LISTED RECORDS:
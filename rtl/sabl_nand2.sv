// sabl_nand2: behavioural model of a two-input SABL (sense-amplifier based logic)
// NAND/AND gate. Behavioural model of a transistor-level custom cell: it gives the
// cell's logic and phase behaviour, not its circuit.
//
// SABL is a dual-rail precharge logic style. Every signal travels on two
// complementary wires, and every clock cycle has a precharge phase (clk low) and
// an evaluation phase (clk high). In precharge both output nodes are pulled high.
// In evaluation exactly one of them is discharged by the differential pull-down
// network: the NAND node when a AND b is true, the AND node otherwise. So every
// cycle, whatever the data, one output wire falls and rises once, which is what
// makes the supply current independent of the data.
//
// Inputs arrive in domino style (through inverters from the previous gate): both
// rails of an input are 0 in precharge and one rail rises during evaluation. A node
// is discharged only once its pull-down path is complete, so the gate waits for
// late inputs; once discharged it stays low until the next precharge.
//
// Interface:
//   clk               precharge (0) / evaluate (1)
//   a, a_n, b, b_n    dual-rail inputs (true and complement rails)
//   nand_o, and_o     the two output nodes, both 1 in precharge
// The NAND/AND port names follow the published cell; the domino input convention,
// the modelling of a node as "discharged when its path conducts" and the zero
// delay are choices of this model.
module sabl_nand2 (
  input  logic clk,
  input  logic a,
  input  logic a_n,
  input  logic b,
  input  logic b_n,
  output logic nand_o,
  output logic and_o
);

  // Both nodes discharged at once would mean an input had both rails high.
  always_comb begin
    nand_o = ~(clk & a & b);
    and_o  = ~(clk & (a_n | b_n));
    assert (nand_o || and_o)
      else $error("sabl_nand2: both output nodes discharged, invalid dual-rail input");
  end

endmodule
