// sabl_xor2: behavioural model of a two-input SABL XOR/XNOR gate. Behavioural model
// of a transistor-level custom cell: it gives the cell's logic and phase
// behaviour, not its circuit.
//
// Like every SABL cell it is dual-rail and precharged: with clk low both output
// nodes are high; with clk high exactly one is discharged by the differential
// pull-down network. The XOR node is discharged when the inputs are equal
// (a.b or a_n.b_n), the XNOR node when they differ (a.b_n or a_n.b), so the XOR
// node carries a XOR b during evaluation. One output wire falls and rises once per
// cycle whatever the data.
//
// Inputs follow the domino convention (both rails 0 in precharge, one rises in
// evaluation); a node discharges once its path is complete and stays low until the
// next precharge.
//
// Interface:
//   clk               precharge (0) / evaluate (1)
//   a, a_n, b, b_n    dual-rail inputs
//   xor_o, xnor_o     the two output nodes, both 1 in precharge
// The XOR/XOR-bar output names follow the published cell; the input convention and
// zero delay are choices of this model.
module sabl_xor2 (
  input  logic clk,
  input  logic a,
  input  logic a_n,
  input  logic b,
  input  logic b_n,
  output logic xor_o,
  output logic xnor_o
);

  // Both nodes discharged at once would mean an input had both rails high.
  always_comb begin
    xor_o  = ~(clk & ((a & b) | (a_n & b_n)));
    xnor_o = ~(clk & ((a & b_n) | (a_n & b)));
    assert (xor_o || xnor_o)
      else $error("sabl_xor2: both output nodes discharged, invalid dual-rail input");
  end

endmodule
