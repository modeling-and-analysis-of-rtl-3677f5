// output_neuron: output-layer neuron with multipliers and a threshold.
//
// Each hidden-layer output is multiplied by its weight in an fp_mul; a chain
// of fp_add adders sums the products and the bias; fp_threshold compares the
// sum with THRESH and gives the discrete binary output.
// For N_HID hidden neurons there are N_HID multipliers, N_HID-1 adders for
// the products and one adder for the bias (the bias adder, the chain order
// and the threshold value are this design's choices).
// Interface: hid[N_HID], weights[N_HID], bias (IEEE 754) in; y_val is the
// weighted sum, y_bit = (y_val >= THRESH). Purely combinational.
module output_neuron
  import gann_pkg::*;
#(
  parameter int       N_HID  = 4,
  parameter float32_t THRESH = THRESH_DEFAULT
) (
  input  float32_t hid     [N_HID],
  input  float32_t weights [N_HID],
  input  float32_t bias,
  output float32_t y_val,
  output logic     y_bit
);
  float32_t prod [N_HID];
  float32_t acc  [N_HID+1];

  assign acc[0] = bias;

  for (genvar j = 0; j < N_HID; j++) begin : g_mac
    fp_mul u_mul (
      .a (hid[j]),
      .b (weights[j]),
      .p (prod[j])
    );
    fp_add u_add (
      .a (acc[j]),
      .b (prod[j]),
      .s (acc[j+1])
    );
  end

  assign y_val = acc[N_HID];

  fp_threshold u_thr (
    .value  (y_val),
    .thresh (THRESH),
    .ge     (y_bit)
  );
endmodule
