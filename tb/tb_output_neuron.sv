// tb_output_neuron: checks the output neuron. For random hidden values,
// weights and bias the sum y_val must equal bias + sum(hid*w) in double
// precision within 2^-20 times the sum of the magnitudes of the terms, and
// y_bit must equal (reference >= 0.5) wherever the reference is further than
// that tolerance from the threshold. Biases are drawn around 0.5 so that
// both output values occur often.
module tb_output_neuron;
  import tb_fp_util_pkg::*;
  localparam int N_HID = 4;
  logic [31:0] hid [N_HID];
  logic [31:0] weights [N_HID];
  logic [31:0] bias, y_val;
  logic        y_bit;
  int checks = 0, failures = 0;
  int ones = 0, zeros = 0;

  output_neuron #(.N_HID(N_HID)) dut (
    .hid(hid), .weights(weights), .bias(bias), .y_val(y_val), .y_bit(y_bit));

  task automatic check();
    real ref_v, mag, got, t;
    ref_v = f2r(bias);
    mag   = rabs(ref_v);
    for (int j = 0; j < N_HID; j++) begin
      t      = f2r(hid[j]) * f2r(weights[j]);
      ref_v += t;
      mag   += rabs(t);
    end
    got = f2r(y_val);
    checks++;
    if (rabs(got - ref_v) > mag * (2.0 ** -20)) begin
      failures++;
      $display("FAIL output sum got %g ref %g", got, ref_v);
    end
    if (rabs(ref_v - 0.5) > mag * (2.0 ** -20)) begin
      checks++;
      if (y_bit !== (ref_v >= 0.5)) begin
        failures++;
        $display("FAIL output bit %0b for sum %g", y_bit, ref_v);
      end
    end
    if (y_bit) ones++; else zeros++;
  endtask

  initial begin
    #100000;
    failures++;
    $display("TB_RESULT checks=%0d failures=%0d", checks, failures);
    $finish;
  end

  initial begin
    repeat (3000) begin
      for (int j = 0; j < N_HID; j++) begin
        hid[j]     = rand_fp(118, 129);
        weights[j] = rand_fp(115, 126);
      end
      bias = rand_fp(124, 127);
      #1 check();
    end
    checks++;
    if (ones == 0 || zeros == 0) begin
      failures++;
      $display("FAIL threshold never produced both values (%0d/%0d)", ones, zeros);
    end
    $display("TB_RESULT checks=%0d failures=%0d", checks, failures);
    $finish;
  end
endmodule
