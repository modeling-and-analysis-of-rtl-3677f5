// gann_net: one complete evolved feed-forward network (N_IN-N_HID-N_OUT).
//
// Neuron parallelism: all hidden neurons compute at once from the binary
// input, then all output neurons compute at once from the hidden outputs;
// the two layers follow each other combinationally within one clock cycle.
//
// Weights live in registers. While `reset` is high the registers are loaded
// with the evolved weight set given by the parameters and the outputs are
// held at 0; when `reset` is low the network runs. The input `inp` is taken
// combinationally and the thresholded output `outtresh` (and the IEEE 754
// output sums `y_val`) are registered, so a new input shows at the output
// on the next rising edge of `clk`.
//
// Input order: input neuron k (k = 1..N_IN, the row order of the weight
// tables) is inp[N_IN-k], so a pattern written as a binary literal reads in
// table order (for example 9'b111_010_010 is the 3 x 3 letter T). In the
// same way output neuron k is outtresh[N_OUT-k] (so a TCLX code reads "o1 o2")
// and y_val[k-1].
//
// The defaults are the 9-4-2 TCLX character-recognition network; the 8-4-1
// parity network is the same module with the PAR_* tables of gann_pkg.
// An assertion checks that the outputs are 0 after every reset edge.
// Registering the output (and not the input) and the synchronous weight load
// are this design's reading of the reset/clock behaviour.
module gann_net
  import gann_pkg::*;
#(
  parameter int       N_IN   = CHR_N_IN,
  parameter int       N_HID  = CHR_N_HID,
  parameter int       N_OUT  = CHR_N_OUT,
  parameter float32_t W_IH [N_HID][N_IN]  = CHR_W_IH,
  parameter float32_t B_H  [N_HID]        = CHR_B_H,
  parameter float32_t W_HO [N_OUT][N_HID] = CHR_W_HO,
  parameter float32_t B_O  [N_OUT]        = CHR_B_O,
  parameter float32_t THRESH = THRESH_DEFAULT
) (
  input  logic             clk,
  input  logic             reset,
  input  logic [N_IN-1:0]  inp,
  output logic [N_OUT-1:0] outtresh,
  output float32_t         y_val [N_OUT]
);
  // weight registers, loaded while reset is high
  float32_t w_ih [N_HID][N_IN];
  float32_t b_h  [N_HID];
  float32_t w_ho [N_OUT][N_HID];
  float32_t b_o  [N_OUT];

  always_ff @(posedge clk) begin
    if (reset) begin
      w_ih <= W_IH;
      b_h  <= B_H;
      w_ho <= W_HO;
      b_o  <= B_O;
    end
  end

  float32_t        hid   [N_HID];
  float32_t        y_c   [N_OUT];
  logic [N_OUT-1:0] bit_c;

  // table order: in_ord[k-1] is input neuron k
  logic [N_IN-1:0] in_ord;
  always_comb
    for (int k = 0; k < N_IN; k++) in_ord[k] = inp[N_IN-1-k];

  for (genvar h = 0; h < N_HID; h++) begin : g_hid
    hidden_neuron #(.N_IN(N_IN)) u_hn (
      .in_bits (in_ord),
      .weights (w_ih[h]),
      .bias    (b_h[h]),
      .out_val (hid[h])
    );
  end

  for (genvar o = 0; o < N_OUT; o++) begin : g_out
    output_neuron #(.N_HID(N_HID), .THRESH(THRESH)) u_on (
      .hid     (hid),
      .weights (w_ho[o]),
      .bias    (b_o[o]),
      .y_val   (y_c[o]),
      .y_bit   (bit_c[N_OUT-1-o])
    );
  end

  always_ff @(posedge clk) begin
    if (reset) begin
      outtresh <= '0;
      for (int o = 0; o < N_OUT; o++) y_val[o] <= FP_ZERO;
    end else begin
      outtresh <= bit_c;
      y_val    <= y_c;
    end
  end

  // a clock edge with reset high must leave the outputs cleared
  a_reset_clears: assert property (@(posedge clk) reset |=> outtresh == '0);
endmodule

WHAT YOU SHOULD DO: Your answer should hold every line of the entries that contains the string "true".

EXERCISE OUTPUT:
// network: the NAND node when a AND b is true, the AND node otherwise. So every
//   a, a_n, b, b_n    dual-rail inputs (true and complement rails)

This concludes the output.